This week in social media, Facebook released a diversity report in line with the rest of Silicon Valley -- i.e., its employees are mostly white men. It also announced two secret projects: one that's impressive, and another that will make you feel like a lab rat. Meanwhile, Pinterest added a fun location-based feature, and Twitter beats Facebook at live World Cup updates. It's time for Social Media Saturday!

Facebook

Not Very Diverse...

Facebook followed the likes of Google, Yahoo and LinkedIn by publishing its diversity statistics this week, as we previously reported. In the press release, Facebook Global Head of Diversity Maxine Williams admitted the company had "a long way to go" but said Facebook was "serious about building a workplace that reflects a broad range of experience, thought, geography, age, background, gender, sexual orientation, language, culture and many other characteristics." The company only released statistics on gender and race though.

According to the statistics, it indeed does have a long way to go: 57 percent of all Facebook were white, while Hispanic and Black minorities only made up a total of 6 percent; 31 percent of Facebook are women, but in technology-related positions, a whopping 85 percent of employees were men. On the senior level, about three out of every four Facebook employees were white men.

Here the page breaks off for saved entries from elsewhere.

- **Numbering.** Opcode numbers, the position of the bit-format fields, the flag and control bit
  positions, and the interrupt vector.
- **ALU operand registers.** The architecture holds the ALU's two operands in registers A and B
  for the machine cycle. Here the operands reach the ALU combinationally from the A/B muxes. The
  File Register and the accumulator do not change until the cycle's last clock, so the operands
  are just as stable; the difference is only a register stage less.
- **Flags.** Which instructions update which flags.
- **Subtraction carry.** Subtraction sets C as a borrow.
- **Direction of AR1's shift.** The architecture calls AR1 a right-shift register, but its
  instruction is written `AR1<<BF`. The shift-left form is built.
- **Pre-increment.** `(AR0+1)` increments before it accesses.
- **Interrupt hold-off.** Interrupts wait at the instructions listed above. An interrupted GOTO
  pushes its target.
- **Flash bus timing.** The strobes and their position in the machine cycle.
- **Peripheral interfaces.** The UART frame and rate, Port A's quasi-bidirectional pins, and the
  peripherals' register interface.
- **Watchdog.** Its length, its enable bit, and the fact that it resets the core.
- **Decoder algorithm.** A plain ADM decoder with doubling/halving step adaptation, 12-bit
  integrator and step limits 8..256. The original uses a *modified* ADM and corrects the decoded
  signal with statistically derived coefficients stored in the flash (addressed through AR1).
  Neither the modification nor the correction algorithm is given, so this decoder has no error
  correction. AR1 and `MOV Rn,(AR1<<BF)` are provided so that correction can be done in software.
- **DAC frame.** The 12-bit frame format.

Parts of the complete system that are outside this RTL:

- the flash chip;
- the DAC chip;
- the FPGA's own configuration logic;
- the FPGA's JTAG port.

The top therefore exposes the flash bus, the DAC pins and the configuration port. The flash and the DAC are modelled in
`tb/` for testing.

The original implementation used 1249 logic elements and 3 embedded RAM blocks on an ACEX EP1K50.
Here the File Register (4 kbit) and the program memory (8 kbit) are the same three 4-kbit blocks.
A generic synthesis of the logic gives about 570 word-level cells and 380 flip-flop bits. That
figure is not directly comparable with a LUT count.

Read our in-depth report for more information on Facebook's diversity statistics and strategy.

...And Kind Of Creepy

The same week, Facebook announced details of two secretive projects you didn't know the company was working on.

In an exclusive report, Wired detailed how a small team of engineers moved the photos of some 200 million Instagram users from an Amazon cloud computing service into a Facebook-owned data center -- all without any Instagram users being the wiser.

"The users are still in the same car they were in at the beginning of the journey," Instagram's Mike Krieger said to Wired. "But we've swapped out every single part without them noticing." It's really quite impressive, considering there was only one major outage in April -- and the team insists it was unrelated to the data relocation. Be sure to check out Wired's exclusive for the full story, in depth.

Facebook Knows How to Make You Happy or Sad

But moving tens of billions of photos without a detectable change in quality of service for users isn't the only secret project publicized by big blue.

Scientists at Facebook published a paper in The Proceedings of the National Academy of Sciences, or PNAS, this week (via A.V. Club). It describes an experiment they carried out on hundreds of thousands of unknowing Facebookers that will probably give you the willies.

Facebook's (presumably) white men in lab coats manipulated the News Feed content of more than 600,000 unknowing lab rats, distorting the number of positive or negative terms seen by the users (who were randomly selected for the experiment).